Most Dangerous Words a Cancer Patient Can Hear: "We Do the Same Thing"

Cancer patients who seek our functional profiling EVA-PCD test frequently ask their doctors for assistance. Responses can vary.

There is however a middle ground that we describe as “damning with faint praise”.

With this, the patient is led to believe that their physician will process the tissue in a timely manner and it is only at the last moment that the unsuspecting patient is apprised that the tissue processing will not go forward.

On the one extreme is enthusiastic cooperation and at the other, outright refusal. Thankfully the latter is becoming less common as functional (3D culture) techniques are rapidly gaining traction in the scientific community.

Those physicians who refuse outright are at least honest and provide the patient a stark choice: To either follow their instincts and seek the assistance of a likeminded physician who will cooperate or to forgo functional analysis entirely. The choice is theirs.

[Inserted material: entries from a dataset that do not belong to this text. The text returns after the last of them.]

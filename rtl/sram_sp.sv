// sram_sp: single-port synchronous SRAM, the memory-compiler macro the cache
// is assembled from (one instance per tag, pre-tag or data memory, or per
// sub-bank of one).
//
// A word is read or written only when the active-high chip enable `ce` is set
// at the active clock edge: a disabled macro does nothing and holds its last
// output, which is what saves its access power. `we` selects a write; a read
// puts the addressed word on `q` right after the edge. NEGEDGE selects the
// active edge: the cache's pre-tag memories work on the rising edge (first
// half of the cycle) and its other-tag and data memories on the falling edge
// (second half), so that one access fits in one clock cycle. The storage is
// not reset, as in a real macro; `q` is reset to zero so that the output is
// defined before the first read. Contents are the cache's own choice of a
// plain array; the macro's power figures come from the memory compiler and
// are not modelled.
module sram_sp #(
  parameter int unsigned DEPTH   = 256,
  parameter int unsigned WIDTH   = 20,
  parameter bit          NEGEDGE = 1'b0,
  localparam int unsigned AW     = (DEPTH > 1) ? $clog2(DEPTH) : 1
) (
  input  logic             clk,
  input  logic             rst_n,
  input  logic             ce,
  input  logic             we,
  input  logic [AW-1:0]    addr,
  input  logic [WIDTH-1:0] wdata,
  output logic [WIDTH-1:0] q
);

  logic [WIDTH-1:0] mem [DEPTH];

  if (NEGEDGE) begin : g_neg
    always_ff @(negedge clk or negedge rst_n) begin
      if (!rst_n)            q <= '0;
      else if (ce && !we)    q <= mem[addr];
    end
    always_ff @(negedge clk) begin
      if (ce && we) mem[addr] <= wdata;
    end
  end else begin : g_pos
    always_ff @(posedge clk or negedge rst_n) begin
      if (!rst_n)            q <= '0;
      else if (ce && !we)    q <= mem[addr];
    end
    always_ff @(posedge clk) begin
      if (ce && we) mem[addr] <= wdata;
    end
  end

endmodule
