// tb_sram_sp: checks the SRAM macro model in both clock-edge variants
// against a reference array: writes, reads (word valid right after the
// active edge, not before), and that a disabled macro holds its output and
// ignores writes.
module tb_sram_sp;
  logic clk = 1'b0, rst_n = 1'b0;
  always #5 clk = ~clk;   // rising edges at 5, 15, ...; falling at 10, 20, ...

  localparam int D = 64, W = 20;
  logic          ce [2], we [2];
  logic [5:0]    addr [2];
  logic [W-1:0]  wdata [2], q [2];
  logic [W-1:0]  ref_mem [2][D];
  logic [W-1:0]  exp_q [2];
  int checks = 0, failures = 0, cyc = 0;

  sram_sp #(.DEPTH(D), .WIDTH(W), .NEGEDGE(1'b0)) u_pos (
    .clk, .rst_n, .ce(ce[0]), .we(we[0]), .addr(addr[0]), .wdata(wdata[0]), .q(q[0]));
  sram_sp #(.DEPTH(D), .WIDTH(W), .NEGEDGE(1'b1)) u_neg (
    .clk, .rst_n, .ce(ce[1]), .we(we[1]), .addr(addr[1]), .wdata(wdata[1]), .q(q[1]));

  task automatic chk(input bit ok, input string what);
    checks++;
    if (!ok) begin failures++; if (failures < 10) $display("FAIL %s at %0t", what, $time); end
  endtask

  initial begin
    for (int i = 0; i < 2; i++) begin ce[i] = 0; we[i] = 0; addr[i] = 0; wdata[i] = 0; exp_q[i] = 0; end
    #12 rst_n = 1'b1;
    // fill both memories
    for (int a = 0; a < D; a++) begin
      @(posedge clk); #1;
      for (int i = 0; i < 2; i++) begin
        ce[i] = 1; we[i] = 1; addr[i] = 6'(a); wdata[i] = W'($urandom); ref_mem[i][a] = wdata[i];
      end
      @(posedge clk); #1;  // both edges passed: write done
      for (int i = 0; i < 2; i++) begin ce[i] = 0; we[i] = 0; end
    end
    // random reads, writes and idle cycles; each operation is set up 1 unit
    // after a rising edge and applied by the next active edge of each macro
    for (int n = 0; n < 2000; n++) begin
      int op [2];
      @(posedge clk); #1;
      for (int i = 0; i < 2; i++) begin
        op[i] = $urandom_range(0, 2);   // 0 idle, 1 read, 2 write
        ce[i] = (op[i] != 0); we[i] = (op[i] == 2);
        addr[i] = 6'($urandom_range(0, D - 1)); wdata[i] = W'($urandom);
      end
      // falling-edge macro: before its edge the old output must remain
      #3 chk(q[1] == exp_q[1], "negedge q before edge");
      @(negedge clk); #1;
      if (op[1] == 1) exp_q[1] = ref_mem[1][addr[1]];
      if (op[1] == 2) ref_mem[1][addr[1]] = wdata[1];
      chk(q[1] == exp_q[1], "negedge q after edge");
      chk(q[0] == exp_q[0], "posedge q held until edge");
      @(posedge clk); #1;
      if (op[0] == 1) exp_q[0] = ref_mem[0][addr[0]];
      if (op[0] == 2) ref_mem[0][addr[0]] = wdata[0];
      chk(q[0] == exp_q[0], "posedge q after edge");
      for (int i = 0; i < 2; i++) begin ce[i] = 0; we[i] = 0; end
    end
    $display("TB_RESULT checks=%0d failures=%0d", checks, failures);
    $finish;
  end

  always @(posedge clk) begin
    cyc++;
    if (cyc > 20000) begin
      $display("watchdog expired");
      $display("TB_RESULT checks=%0d failures=%0d", checks, failures + 1);
      $finish;
    end
  end
endmodule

It is the physician who at first agrees but then fails to follow through that poses the greater risk. By then it is too late to reverse course. Once the patient is in the recovery room or the biopsy has been fixed in formaldehyde it is too late to go back and set things right. This is because the cells must be processed fresh and alive if they are to be sent to our laboratory for testing.

To defend their actions (or inactions) a growing number of physicians, who only a few years ago would have dismissed the concept of personalized cancer therapy out of hand, now clamor to explain that they “Do the same thing”.

But do they? The answer is a resounding No!

Genomic Testing Is Not Accurate In Finding The Right Treatment

These physicians, found at many medical centers, universities and biotech companies offer a very different approach based on gene-profiling and genomics.

There is nothing wrong with genomics per se.

It is exciting, technically advanced and certainly popular based upon the $10 billion spent annually in the US each year on these tests alone.

What genomics is not, however, is accurate for drug selection except in relatively small number of cancer patients who carry unique druggable targets. These targets have names like EGF-R, ALK, ROS and BCR-abl. When they are found they provide brilliant opportunities for therapy and we all use them wherever they apply.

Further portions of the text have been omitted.